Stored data
+++
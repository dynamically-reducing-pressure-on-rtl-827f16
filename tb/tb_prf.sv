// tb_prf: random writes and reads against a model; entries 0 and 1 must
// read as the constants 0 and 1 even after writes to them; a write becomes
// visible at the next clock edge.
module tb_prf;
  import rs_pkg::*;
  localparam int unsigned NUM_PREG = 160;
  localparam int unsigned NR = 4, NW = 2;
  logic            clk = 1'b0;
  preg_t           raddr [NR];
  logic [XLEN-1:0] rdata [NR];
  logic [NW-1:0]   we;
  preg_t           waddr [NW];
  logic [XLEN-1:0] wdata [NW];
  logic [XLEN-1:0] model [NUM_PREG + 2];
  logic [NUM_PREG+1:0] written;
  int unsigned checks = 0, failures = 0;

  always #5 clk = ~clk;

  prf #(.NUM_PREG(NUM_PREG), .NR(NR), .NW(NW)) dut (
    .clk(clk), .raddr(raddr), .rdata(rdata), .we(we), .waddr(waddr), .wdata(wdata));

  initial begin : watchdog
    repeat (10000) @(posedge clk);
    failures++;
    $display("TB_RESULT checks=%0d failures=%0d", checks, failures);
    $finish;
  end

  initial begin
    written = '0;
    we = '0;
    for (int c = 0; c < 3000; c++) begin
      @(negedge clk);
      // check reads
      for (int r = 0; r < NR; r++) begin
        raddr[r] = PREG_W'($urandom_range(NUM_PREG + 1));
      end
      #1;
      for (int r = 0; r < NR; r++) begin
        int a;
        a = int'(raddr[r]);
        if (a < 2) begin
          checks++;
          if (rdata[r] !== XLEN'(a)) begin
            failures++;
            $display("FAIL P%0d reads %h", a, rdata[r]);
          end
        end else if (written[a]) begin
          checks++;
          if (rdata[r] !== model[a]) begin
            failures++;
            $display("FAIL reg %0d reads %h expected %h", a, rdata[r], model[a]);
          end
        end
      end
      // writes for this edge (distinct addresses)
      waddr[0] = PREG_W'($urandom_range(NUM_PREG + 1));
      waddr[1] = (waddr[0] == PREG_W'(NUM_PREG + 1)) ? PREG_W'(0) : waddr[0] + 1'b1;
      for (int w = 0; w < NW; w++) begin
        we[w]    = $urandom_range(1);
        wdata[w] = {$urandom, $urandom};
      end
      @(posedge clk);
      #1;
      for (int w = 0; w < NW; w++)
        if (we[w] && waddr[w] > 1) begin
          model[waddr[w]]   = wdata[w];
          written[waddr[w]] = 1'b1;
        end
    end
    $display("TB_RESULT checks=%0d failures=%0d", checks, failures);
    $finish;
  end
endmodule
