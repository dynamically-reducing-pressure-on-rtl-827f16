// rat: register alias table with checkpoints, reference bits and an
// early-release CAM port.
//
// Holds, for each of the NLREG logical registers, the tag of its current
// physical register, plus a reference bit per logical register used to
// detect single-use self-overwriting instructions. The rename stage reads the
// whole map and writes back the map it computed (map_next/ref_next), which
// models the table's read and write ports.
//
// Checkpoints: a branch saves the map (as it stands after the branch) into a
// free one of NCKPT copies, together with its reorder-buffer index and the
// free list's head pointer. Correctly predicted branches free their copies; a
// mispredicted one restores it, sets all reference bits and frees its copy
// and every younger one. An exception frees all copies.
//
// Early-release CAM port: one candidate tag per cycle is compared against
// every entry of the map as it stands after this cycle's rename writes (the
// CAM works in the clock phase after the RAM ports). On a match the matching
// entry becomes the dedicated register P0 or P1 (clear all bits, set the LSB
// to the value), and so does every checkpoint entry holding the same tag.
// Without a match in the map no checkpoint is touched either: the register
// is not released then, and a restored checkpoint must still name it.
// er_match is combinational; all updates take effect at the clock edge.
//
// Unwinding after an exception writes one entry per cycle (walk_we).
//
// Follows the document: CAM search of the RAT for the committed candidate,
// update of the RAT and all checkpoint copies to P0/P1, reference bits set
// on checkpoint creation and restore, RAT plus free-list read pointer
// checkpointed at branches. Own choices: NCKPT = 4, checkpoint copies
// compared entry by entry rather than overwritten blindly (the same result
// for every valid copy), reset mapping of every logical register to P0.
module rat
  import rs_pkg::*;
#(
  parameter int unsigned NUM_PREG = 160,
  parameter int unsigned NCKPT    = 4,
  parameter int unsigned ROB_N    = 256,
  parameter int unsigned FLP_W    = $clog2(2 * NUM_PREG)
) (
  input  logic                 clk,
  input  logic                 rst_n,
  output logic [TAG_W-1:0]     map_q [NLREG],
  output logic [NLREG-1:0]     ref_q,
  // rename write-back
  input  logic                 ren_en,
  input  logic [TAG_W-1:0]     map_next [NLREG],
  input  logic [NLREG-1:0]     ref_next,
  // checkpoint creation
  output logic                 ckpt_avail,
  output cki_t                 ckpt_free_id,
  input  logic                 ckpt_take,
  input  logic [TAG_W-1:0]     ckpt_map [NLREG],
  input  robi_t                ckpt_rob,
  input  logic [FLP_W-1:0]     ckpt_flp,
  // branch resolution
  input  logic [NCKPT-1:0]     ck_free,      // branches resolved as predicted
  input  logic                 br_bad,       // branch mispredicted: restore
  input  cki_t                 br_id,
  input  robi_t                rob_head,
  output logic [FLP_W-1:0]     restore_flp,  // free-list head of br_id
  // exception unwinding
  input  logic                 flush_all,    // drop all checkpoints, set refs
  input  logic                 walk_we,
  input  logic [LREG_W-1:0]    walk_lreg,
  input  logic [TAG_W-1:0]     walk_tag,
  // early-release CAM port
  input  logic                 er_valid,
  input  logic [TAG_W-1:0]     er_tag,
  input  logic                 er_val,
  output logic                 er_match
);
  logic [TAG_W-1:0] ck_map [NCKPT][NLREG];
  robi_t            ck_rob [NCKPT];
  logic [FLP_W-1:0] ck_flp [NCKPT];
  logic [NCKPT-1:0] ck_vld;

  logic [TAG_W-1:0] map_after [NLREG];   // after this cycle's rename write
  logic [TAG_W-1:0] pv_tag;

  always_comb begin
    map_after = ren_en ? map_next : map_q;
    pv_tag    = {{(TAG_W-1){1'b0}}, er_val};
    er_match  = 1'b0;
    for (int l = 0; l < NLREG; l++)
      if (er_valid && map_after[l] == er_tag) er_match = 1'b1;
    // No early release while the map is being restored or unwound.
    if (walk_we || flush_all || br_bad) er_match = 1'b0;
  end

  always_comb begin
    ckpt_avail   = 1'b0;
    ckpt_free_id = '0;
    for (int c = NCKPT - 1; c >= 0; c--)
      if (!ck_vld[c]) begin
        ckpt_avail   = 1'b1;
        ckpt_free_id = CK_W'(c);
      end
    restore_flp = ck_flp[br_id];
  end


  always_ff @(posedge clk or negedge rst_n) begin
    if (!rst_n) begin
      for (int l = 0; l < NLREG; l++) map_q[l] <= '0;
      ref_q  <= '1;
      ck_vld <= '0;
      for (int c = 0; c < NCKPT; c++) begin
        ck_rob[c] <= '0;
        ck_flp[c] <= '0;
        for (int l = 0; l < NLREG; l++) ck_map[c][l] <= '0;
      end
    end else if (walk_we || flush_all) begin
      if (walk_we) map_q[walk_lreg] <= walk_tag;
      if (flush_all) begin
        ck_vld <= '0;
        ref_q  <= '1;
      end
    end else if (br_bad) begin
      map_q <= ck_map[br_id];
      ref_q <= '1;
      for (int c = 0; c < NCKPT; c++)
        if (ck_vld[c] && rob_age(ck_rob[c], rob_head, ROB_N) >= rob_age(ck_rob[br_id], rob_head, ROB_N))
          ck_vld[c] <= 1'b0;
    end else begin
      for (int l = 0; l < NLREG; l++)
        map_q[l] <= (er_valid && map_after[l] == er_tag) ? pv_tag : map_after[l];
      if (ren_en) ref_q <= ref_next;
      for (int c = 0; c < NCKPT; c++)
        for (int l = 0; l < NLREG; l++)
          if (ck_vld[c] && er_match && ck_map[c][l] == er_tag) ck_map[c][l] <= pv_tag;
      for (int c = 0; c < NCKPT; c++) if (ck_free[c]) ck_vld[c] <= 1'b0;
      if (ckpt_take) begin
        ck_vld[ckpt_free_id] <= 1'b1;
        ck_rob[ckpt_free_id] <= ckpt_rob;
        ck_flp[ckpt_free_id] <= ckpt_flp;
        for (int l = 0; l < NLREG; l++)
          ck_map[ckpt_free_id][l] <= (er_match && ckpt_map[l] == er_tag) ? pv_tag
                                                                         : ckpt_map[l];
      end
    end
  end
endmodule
+++
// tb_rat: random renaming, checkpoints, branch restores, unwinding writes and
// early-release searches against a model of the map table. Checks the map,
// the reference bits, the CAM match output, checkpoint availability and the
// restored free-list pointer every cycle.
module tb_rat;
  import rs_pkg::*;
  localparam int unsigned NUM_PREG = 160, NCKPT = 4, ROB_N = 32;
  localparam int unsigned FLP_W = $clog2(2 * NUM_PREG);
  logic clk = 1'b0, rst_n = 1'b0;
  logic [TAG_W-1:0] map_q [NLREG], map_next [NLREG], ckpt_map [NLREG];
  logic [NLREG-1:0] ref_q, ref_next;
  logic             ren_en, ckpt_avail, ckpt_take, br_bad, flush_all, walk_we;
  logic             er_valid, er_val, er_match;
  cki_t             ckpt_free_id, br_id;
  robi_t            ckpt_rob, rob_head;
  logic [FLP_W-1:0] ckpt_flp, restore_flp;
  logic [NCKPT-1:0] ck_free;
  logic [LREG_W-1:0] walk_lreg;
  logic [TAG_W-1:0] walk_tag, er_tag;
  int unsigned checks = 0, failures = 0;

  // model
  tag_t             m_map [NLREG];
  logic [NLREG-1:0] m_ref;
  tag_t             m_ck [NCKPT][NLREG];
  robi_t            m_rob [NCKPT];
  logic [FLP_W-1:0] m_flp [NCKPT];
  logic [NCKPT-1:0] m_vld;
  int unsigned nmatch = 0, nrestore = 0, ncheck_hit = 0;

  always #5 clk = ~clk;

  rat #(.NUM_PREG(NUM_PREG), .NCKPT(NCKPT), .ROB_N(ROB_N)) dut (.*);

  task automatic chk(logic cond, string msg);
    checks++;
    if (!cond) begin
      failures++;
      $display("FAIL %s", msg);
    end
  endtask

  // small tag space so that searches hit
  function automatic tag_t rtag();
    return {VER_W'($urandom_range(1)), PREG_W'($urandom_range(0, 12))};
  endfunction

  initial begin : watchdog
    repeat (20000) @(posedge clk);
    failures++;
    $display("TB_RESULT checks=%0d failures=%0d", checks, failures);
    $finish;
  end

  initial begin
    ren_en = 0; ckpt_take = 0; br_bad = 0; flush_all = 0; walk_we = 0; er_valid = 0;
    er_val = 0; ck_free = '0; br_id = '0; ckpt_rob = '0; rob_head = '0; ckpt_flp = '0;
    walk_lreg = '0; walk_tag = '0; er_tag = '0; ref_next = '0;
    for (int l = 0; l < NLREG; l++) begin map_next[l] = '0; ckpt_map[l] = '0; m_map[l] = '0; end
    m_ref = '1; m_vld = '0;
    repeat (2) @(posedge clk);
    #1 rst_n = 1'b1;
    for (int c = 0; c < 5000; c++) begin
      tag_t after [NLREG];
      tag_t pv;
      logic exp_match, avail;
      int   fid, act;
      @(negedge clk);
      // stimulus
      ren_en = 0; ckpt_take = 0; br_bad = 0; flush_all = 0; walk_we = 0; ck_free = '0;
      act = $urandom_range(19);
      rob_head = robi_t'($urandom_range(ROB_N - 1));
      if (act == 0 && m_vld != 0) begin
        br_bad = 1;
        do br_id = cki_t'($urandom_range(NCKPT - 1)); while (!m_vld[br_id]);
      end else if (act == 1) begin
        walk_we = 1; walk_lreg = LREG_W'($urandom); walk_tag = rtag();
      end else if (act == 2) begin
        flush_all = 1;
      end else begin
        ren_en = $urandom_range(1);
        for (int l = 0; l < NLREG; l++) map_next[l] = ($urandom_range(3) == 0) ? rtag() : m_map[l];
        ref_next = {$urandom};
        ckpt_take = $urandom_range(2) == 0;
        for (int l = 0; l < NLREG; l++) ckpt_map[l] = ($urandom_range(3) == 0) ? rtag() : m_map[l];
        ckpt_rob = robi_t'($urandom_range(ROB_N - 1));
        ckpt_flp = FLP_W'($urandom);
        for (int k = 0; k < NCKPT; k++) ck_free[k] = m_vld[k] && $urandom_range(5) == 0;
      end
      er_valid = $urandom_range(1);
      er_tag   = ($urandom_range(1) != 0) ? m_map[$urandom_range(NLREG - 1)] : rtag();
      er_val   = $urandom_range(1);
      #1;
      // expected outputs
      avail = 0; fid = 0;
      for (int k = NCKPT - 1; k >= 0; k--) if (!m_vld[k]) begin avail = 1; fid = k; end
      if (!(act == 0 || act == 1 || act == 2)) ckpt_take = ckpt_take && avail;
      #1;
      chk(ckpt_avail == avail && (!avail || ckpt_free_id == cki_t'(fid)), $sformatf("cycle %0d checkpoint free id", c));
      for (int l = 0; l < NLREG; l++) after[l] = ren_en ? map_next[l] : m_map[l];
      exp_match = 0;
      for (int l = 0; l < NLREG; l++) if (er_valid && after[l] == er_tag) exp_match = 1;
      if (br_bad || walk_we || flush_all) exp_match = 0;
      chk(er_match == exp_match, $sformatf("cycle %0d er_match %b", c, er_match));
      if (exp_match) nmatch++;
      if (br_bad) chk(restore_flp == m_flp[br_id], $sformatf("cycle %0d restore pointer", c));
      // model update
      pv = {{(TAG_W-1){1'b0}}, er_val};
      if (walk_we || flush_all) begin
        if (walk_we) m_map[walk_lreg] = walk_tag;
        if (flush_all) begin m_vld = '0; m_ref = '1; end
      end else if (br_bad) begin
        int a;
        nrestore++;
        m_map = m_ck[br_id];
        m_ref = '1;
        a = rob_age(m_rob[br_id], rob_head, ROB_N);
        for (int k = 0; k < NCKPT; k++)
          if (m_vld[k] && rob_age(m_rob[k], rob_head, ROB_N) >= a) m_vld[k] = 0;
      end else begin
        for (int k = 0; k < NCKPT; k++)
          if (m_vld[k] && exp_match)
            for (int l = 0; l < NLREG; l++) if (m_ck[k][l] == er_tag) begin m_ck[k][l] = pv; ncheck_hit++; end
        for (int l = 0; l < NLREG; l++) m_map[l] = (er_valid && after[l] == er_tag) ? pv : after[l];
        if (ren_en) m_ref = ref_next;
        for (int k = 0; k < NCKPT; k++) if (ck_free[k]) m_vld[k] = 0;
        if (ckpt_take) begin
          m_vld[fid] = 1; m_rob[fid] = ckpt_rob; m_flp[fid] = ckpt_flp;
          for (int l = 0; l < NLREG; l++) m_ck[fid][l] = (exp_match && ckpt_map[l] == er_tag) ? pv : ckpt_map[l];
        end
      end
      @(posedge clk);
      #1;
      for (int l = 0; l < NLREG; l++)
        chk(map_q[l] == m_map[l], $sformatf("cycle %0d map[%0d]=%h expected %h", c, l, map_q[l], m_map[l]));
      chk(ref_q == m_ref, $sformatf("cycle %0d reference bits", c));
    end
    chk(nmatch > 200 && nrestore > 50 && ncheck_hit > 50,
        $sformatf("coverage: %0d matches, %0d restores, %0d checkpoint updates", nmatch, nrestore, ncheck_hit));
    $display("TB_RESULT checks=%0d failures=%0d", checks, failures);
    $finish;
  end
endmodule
+++
### ACTIVITY:
Lines with "becomes": return each one from the data above.

### SOLUTION FOR THIS EXERCISE:
// read as the constants 0 and 1 even after writes to them; a write becomes
// entry becomes the dedicated register P0 or P1 (clear all bits, set the LSB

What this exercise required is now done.